We could introduce two new CRDs: `TracingPolicyTemplate` and `TracingPolicyBinding`.

#### `TracingPolicyTemplate`

A `TracingPolicyTemplate` specifies variables which can be populated at runtime, rather than being hardcoded at load time. Selectors within the policy reference these variables by name.

```yaml
apiVersion: cilium.io/v1alpha1
kind: TracingPolicyTemplate
metadata:
name: "block-process-template"
spec:
variables:
- name: "targetExecPaths"
type: "linux_binprm" # this could be used for extra validation but it's probably not strictly necessary
kprobes:
- call: "security_bprm_creds_for_exec"
syscall: false
args:
- index: 0
type: "linux_binprm"
selectors:
- matchArgs:
- index: 0
operator: "Equal"
valuesFromVariable: "targetExecPaths"
```

#### `TracingPolicyBinding`

A `TracingPolicyBinding` associates a `TracingPolicyTemplate` with concrete values for its variables and a workload selector.

```yaml
apiVersion: cilium.io/v1alpha1
kind: TracingPolicyBinding
metadata:
# <template>-<bindingName>
name: "block-process-template-values-1"
spec:
templateRef:
name: "block-process-template"
overrideAllowed: false
overridePriority: 0
# Same selectors used today in TracingPolicy with no constraints
podSelector:
matchLabels:
app: "my-app-1"
containerSelector:
matchExpressions:
- key: name
operator: In
values:
- main
bindings:
- name: "targetExecPaths"
values:
- "/usr/bin/true"
- "/usr/bin/ls"
```

if at least one of the binding involved in the conflict has `overrideAllowed` set to `false`, Tetragon should rollback all bindings involved and log an error. In case of `overrideAllowed` set to `false`, `overridePriority` is ignored.

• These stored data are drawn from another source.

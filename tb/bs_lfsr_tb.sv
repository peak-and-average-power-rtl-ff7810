// bs_lfsr_tb: self-checking test of the bit-swapping LFSR.
//
// Four 7-stage instances run one full period (2^7 - 1 steps) each:
//   A: external x^7 + x + 1, c1/c2 swapped under c7, output o2 (default form)
//   B: external x^7 + x^6 + 1, c6/c7 swapped under c1, output o1
//   C: internal x^7 + x + 1, c1/c7 swapped under c2, output o2
//   D: internal x^7 + x^6 + 1, c1/c7 swapped under c6, output o1
// In every case a plain LFSR cell toggles 2^6 = 64 times per period and the
// chosen multiplexer output must toggle 2^5 = 32 times (half), with 64 ones.
// Each cycle the serial output of A is compared with a mux computed here from
// its LFSR cells. The parallel output of A must visit all 127 non-zero
// vectors once, with 3 pairs x 2^5 = 96 fewer transitions than the LFSR cells.
// A second phase runs three more arrangements over their own full periods:
//   E: external x^5 + x^2 + 1, c1/c2 swapped under c5, output o1
//   F: internal x^5 + x^3 + 1, c4/c5 swapped under c3, output o1
//   G: internal x^8 + x^7 + x^2 + x + 1, c1/c8 swapped under c7, output o1
// where the output must toggle 2^(n-2) times against 2^(n-1) for a cell.
module bs_lfsr_tb;
  import bist_pkg::*;

  localparam int N = 7;
  localparam int P = 127;

  logic clk = 1'b0, rst_n = 1'b0, en = 1'b0, load = 1'b0;
  logic [3:0] sb, sw;
  logic [N-1:0] pat [4];
  logic [N-1:0] st  [4];
  int checks = 0, failures = 0;

  bs_lfsr #(.N(N), .POLY(7'b100_0001), .KIND(LFSR_EXTERNAL), .SWAP_A(1), .SWAP_B(2), .SEL(7), .OUT_O2(1'b1))
    dut_a (.clk, .rst_n, .en, .load, .scan_bit(sb[0]), .swapped(sw[0]), .pattern(pat[0]), .lfsr_state(st[0]));
  bs_lfsr #(.N(N), .POLY(7'b110_0000), .KIND(LFSR_EXTERNAL), .SWAP_A(6), .SWAP_B(7), .SEL(1), .OUT_O2(1'b0))
    dut_b (.clk, .rst_n, .en, .load, .scan_bit(sb[1]), .swapped(sw[1]), .pattern(pat[1]), .lfsr_state(st[1]));
  bs_lfsr #(.N(N), .POLY(7'b100_0001), .KIND(LFSR_INTERNAL), .SWAP_A(1), .SWAP_B(7), .SEL(2), .OUT_O2(1'b1))
    dut_c (.clk, .rst_n, .en, .load, .scan_bit(sb[2]), .swapped(sw[2]), .pattern(pat[2]), .lfsr_state(st[2]));
  bs_lfsr #(.N(N), .POLY(7'b110_0000), .KIND(LFSR_INTERNAL), .SWAP_A(1), .SWAP_B(7), .SEL(6), .OUT_O2(1'b0))
    dut_d (.clk, .rst_n, .en, .load, .scan_bit(sb[3]), .swapped(sw[3]), .pattern(pat[3]), .lfsr_state(st[3]));

  // second phase
  logic en2 = 1'b0;
  logic [2:0] sb2;
  logic [4:0] st_e, st_f, pat_e, pat_f;
  logic [7:0] st_g, pat_g;
  logic [2:0] unused_sw2;
  bs_lfsr #(.N(5), .POLY(5'b1_0010), .KIND(LFSR_EXTERNAL), .SWAP_A(1), .SWAP_B(2), .SEL(5), .OUT_O2(1'b0))
    dut_e (.clk, .rst_n, .en(en2), .load, .scan_bit(sb2[0]), .swapped(unused_sw2[0]), .pattern(pat_e), .lfsr_state(st_e));
  bs_lfsr #(.N(5), .POLY(5'b1_0100), .KIND(LFSR_INTERNAL), .SWAP_A(4), .SWAP_B(5), .SEL(3), .OUT_O2(1'b0))
    dut_f (.clk, .rst_n, .en(en2), .load, .scan_bit(sb2[1]), .swapped(unused_sw2[1]), .pattern(pat_f), .lfsr_state(st_f));
  bs_lfsr #(.N(8), .POLY(8'b1100_0011), .KIND(LFSR_INTERNAL), .SWAP_A(1), .SWAP_B(8), .SEL(7), .OUT_O2(1'b0))
    dut_g (.clk, .rst_n, .en(en2), .load, .scan_bit(sb2[2]), .swapped(unused_sw2[2]), .pattern(pat_g), .lfsr_state(st_g));

  always #5 clk = ~clk;

  task automatic check(bit ok, string what);
    checks++;
    if (!ok) begin failures++; $display("FAIL: %s", what); end
  endtask

  initial begin : watchdog
    repeat (3000) @(posedge clk);
    failures++;
    $display("FAIL: watchdog");
    $display("TB_RESULT checks=%0d failures=%0d", checks, failures);
    $finish;
  end

  initial begin
    int tog_sb [4], tog_c1 [4], ones [4];
    int tog_pat, tog_lfsr, distinct, swaps;
    bit [P:0] seen;
    logic [3:0] prev_sb;
    logic [N-1:0] prev_st [4];
    logic [N-1:0] prev_pat;
    logic exp_sb;
    foreach (tog_sb[i]) begin tog_sb[i] = 0; tog_c1[i] = 0; ones[i] = 0; end
    tog_pat = 0; tog_lfsr = 0; distinct = 0; swaps = 0; seen = '0;
    repeat (2) @(posedge clk);
    #1 rst_n = 1'b1;
    en = 1'b1;
    for (int t = 0; t <= P; t++) begin
      // serial output of A against a mux built here: swap c1/c2 when c7 = 0
      exp_sb = (st[0][6] == 1'b0) ? st[0][0] : st[0][1];
      check(sb[0] == exp_sb, $sformatf("A scan_bit at step %0d", t));
      check(sw[0] == !st[0][6], $sformatf("A swapped flag at step %0d", t));
      if (t < P) begin
        for (int i = 0; i < 4; i++) ones[i] += int'(sb[i]);
        swaps += int'(sw[0]);
        if (!seen[pat[0]]) distinct++;
        seen[pat[0]] = 1'b1;
      end
      if (t > 0) begin
        for (int i = 0; i < 4; i++) begin
          tog_sb[i] += int'(sb[i] != prev_sb[i]);
          tog_c1[i] += int'(st[i][0] != prev_st[i][0]);
        end
        tog_pat  += $countones(pat[0] ^ prev_pat);
        tog_lfsr += $countones(st[0] ^ prev_st[0]);
      end
      prev_sb = sb; prev_pat = pat[0];
      foreach (prev_st[i]) prev_st[i] = st[i];
      @(posedge clk); #1;
    end
    for (int i = 0; i < 4; i++) begin
      check(tog_c1[i] == 64, $sformatf("case %0d: LFSR cell toggles %0d, want 64", i, tog_c1[i]));
      check(tog_sb[i] == 32, $sformatf("case %0d: swapped output toggles %0d, want 32", i, tog_sb[i]));
      check(ones[i] == 64, $sformatf("case %0d: ones %0d, want 64", i, ones[i]));
    end
    check(swaps == 63, $sformatf("swap cycles %0d, want 63 (c7 = 0)", swaps));
    check(distinct == P && !seen[0], $sformatf("parallel pattern visits %0d distinct vectors", distinct));
    check(tog_lfsr == 7 * 64, $sformatf("LFSR transitions %0d", tog_lfsr));
    check(tog_pat == 7 * 64 - 3 * 32, $sformatf("parallel pattern transitions %0d, want %0d", tog_pat, 7 * 64 - 3 * 32));
    // second phase: E, F (period 31) and G (period 255)
    en = 1'b0;
    begin
      int per [3], tog2 [3], togc [3];
      logic [2:0] p_sb;
      logic [2:0] p_c1;
      per = '{31, 31, 255};
      foreach (tog2[i]) begin tog2[i] = 0; togc[i] = 0; end
      en2 = 1'b1;
      p_sb = sb2; p_c1 = {st_g[0], st_f[0], st_e[0]};
      for (int t = 1; t <= 255; t++) begin
        @(posedge clk); #1;
        for (int i = 0; i < 3; i++)
          if (t <= per[i]) begin
            tog2[i] += int'(sb2[i] != p_sb[i]);
            togc[i] += int'((i == 0 ? st_e[0] : i == 1 ? st_f[0] : st_g[0]) != p_c1[i]);
          end
        p_sb = sb2; p_c1 = {st_g[0], st_f[0], st_e[0]};
        if (t == 31) check(st_e == 5'd1 && st_f == 5'd1, "period 31 for E and F");
      end
      check(st_g == 8'd1, "period 255 for G");
      check(togc[0] == 16 && tog2[0] == 8, $sformatf("E: cell %0d, output %0d toggles", togc[0], tog2[0]));
      check(togc[1] == 16 && tog2[1] == 8, $sformatf("F: cell %0d, output %0d toggles", togc[1], tog2[1]));
      check(togc[2] == 128 && tog2[2] == 64, $sformatf("G: cell %0d, output %0d toggles", togc[2], tog2[2]));
    end
    $display("TB_RESULT checks=%0d failures=%0d", checks, failures);
    $finish;
  end
endmodule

If `overrideAllowed` is set to `true`, Tetragon should use `overridePriority` to determine which binding takes precedence.

**Pros**:

- freedom to use arbitrary selectors for each binding.
- no requirements for the user to add labels or other identifiers to workloads to ensure exclusivity.

**Cons**:

- users need to be aware of potential overlapping bindings for the same template and handle conflicts accordingly.

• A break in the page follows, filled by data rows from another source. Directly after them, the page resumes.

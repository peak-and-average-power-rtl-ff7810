// bist_top: low-power test-per-scan BIST built around a bit-swapping LFSR.
//
// The bit-swapping LFSR (bs_lfsr) feeds its low-transition output into the
// scan chain, so that about half as many scan cells toggle while a pattern is
// shifted in as with a plain LFSR. The scan chain (scan_chain) is ordered, and
// may place inverters on chosen links, so that shifting out responses and the
// capture cycle also switch fewer cells. The chain output is compacted by a
// serial signature register (sig_analyzer), and bist_controller sequences
// M shift cycles and one capture cycle per pattern. The CUT's combinational
// logic is outside: cut_state gives it the scan cells (by flip-flop), it
// returns cut_next, and its primary inputs are taken from the generator's
// parallel (test-per-clock) outputs, which use the same c1/c2 swap under cN.
// The default sizes (60-stage generator with x^60 + x + 1, 669 scan cells,
// 31 primary inputs) are those of the largest benchmark that this trinomial
// fits; the signature width, the controller and the primary-input wiring are
// this design's choices.
//
// Interface and timing: pulse start with num_patterns = TL; done rises
// TL*(M+1) + M cycles later with the final signature. scan_en = 0 marks the
// capture cycle, in which cut_pi is held stable. scan_in, tpg_swapped and
// patterns_applied are brought out for observation: the bit entering the
// chain, whether the swap multiplexers currently cross, and the captures done.
module bist_top
  import bist_pkg::*;
#(
  parameter int unsigned           N       = TPG_N,
  parameter logic [N-1:0]          POLY    = TPG_POLY,
  parameter lfsr_kind_e            KIND    = LFSR_EXTERNAL,
  parameter logic [N-1:0]          SEED    = N'(1),
  parameter int unsigned           SWAP_A  = 1,
  parameter int unsigned           SWAP_B  = 2,
  parameter int unsigned           SEL     = N,
  parameter bit                    OUT_O2  = 1'b1,
  parameter bit                    SWAP_ON = 1'b0,
  parameter int unsigned           M       = 669,
  parameter logic [M-1:0][31:0]    ORDER   = identity_order(),
  parameter logic [M-1:0]          INV     = '0,
  parameter int unsigned           PI      = 31,
  parameter int unsigned           SIG_W   = SIG_W_DEF,
  parameter logic [SIG_W-1:0]      SIG_POLY = SIG_POLY_DEF
) (
  input  logic             clk,
  input  logic             rst_n,
  input  logic             start,
  input  logic [31:0]      num_patterns,
  output logic [M-1:0]     cut_state,
  input  logic [M-1:0]     cut_next,
  output logic [PI-1:0]    cut_pi,
  output logic             scan_en,
  output logic             scan_in,
  output logic             tpg_swapped,
  output logic [31:0]      patterns_applied,
  output logic             busy,
  output logic             done,
  output logic [SIG_W-1:0] signature
);

  function automatic logic [M-1:0][31:0] identity_order();
    logic [M-1:0][31:0] o;
    for (int p = 0; p < M; p++) o[p] = 32'(p);
    return o;
  endfunction

  logic         tpg_en, tpg_load, chain_en, sig_en, sig_clear, capture;
  logic         scan_out;
  logic [N-1:0] pattern, lfsr_state;

  bist_controller #(.M(M)) u_ctrl (
    .clk, .rst_n, .start, .num_patterns,
    .tpg_en, .tpg_load, .scan_en, .chain_en, .sig_en, .sig_clear,
    .capture, .busy, .done, .patterns_applied
  );

  bs_lfsr #(
    .N(N), .POLY(POLY), .KIND(KIND), .SEED(SEED),
    .SWAP_A(SWAP_A), .SWAP_B(SWAP_B), .SEL(SEL), .OUT_O2(OUT_O2), .SWAP_ON(SWAP_ON)
  ) u_tpg (
    .clk, .rst_n, .en(tpg_en), .load(tpg_load),
    .scan_bit(scan_in), .swapped(tpg_swapped), .pattern, .lfsr_state
  );

  scan_chain #(.M(M), .ORDER(ORDER), .INV(INV)) u_chain (
    .clk, .rst_n, .scan_en, .clk_en(chain_en),
    .scan_in, .scan_out, .ff_q(cut_state), .ff_d(cut_next)
  );

  sig_analyzer #(.W(SIG_W), .POLY(SIG_POLY)) u_sig (
    .clk, .rst_n, .clear(sig_clear), .en(sig_en), .din(scan_out), .signature
  );

  assign cut_pi = pattern[PI-1:0];

  initial begin
    assert (PI >= 1 && PI <= N) else $error("bist_top: PI must lie in 1..N");
  end

endmodule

### Option 2: Template + Binding (mutually exclusive selectors)

Similar to Option 1, but we require that workload selectors in bindings for the same template are mutually exclusive. This guarantees to users that there will be no overlapping bindings for the same template, but at the cost of flexibility.

The template resource is identical to Option 1, while the binding resource slightly changes:

```yaml
apiVersion: cilium.io/v1alpha1
kind: TracingPolicyBinding
metadata:
# <template>-<bindingName>
name: "block-process-template-values-1"
spec:
templateRef:
name: "block-process-template"
bindings:
- name: "targetExecPaths"
values:
- "/usr/bin/true"
- "/usr/bin/ls"
```

No selectors are specified in the binding. Instead, users must ensure that pods are labeled in the correct way in order to match the intended binding. To match the above binding, users must label their pods with `tetragon-block-process-template=values-1` (`tetragon-<template>=<bindingName>`).

**Pros**:

- mutually exclusive selectors by design, no risk of accidental overlapping bindings.

**Cons**:

- require users to label workloads appropriately to ensure exclusivity.
- no override allowed, this could be a limitation for some use cases, in which users may want to override a global binding with a more specific one.
- doesn't allow to specify different values for different containers within the same pod.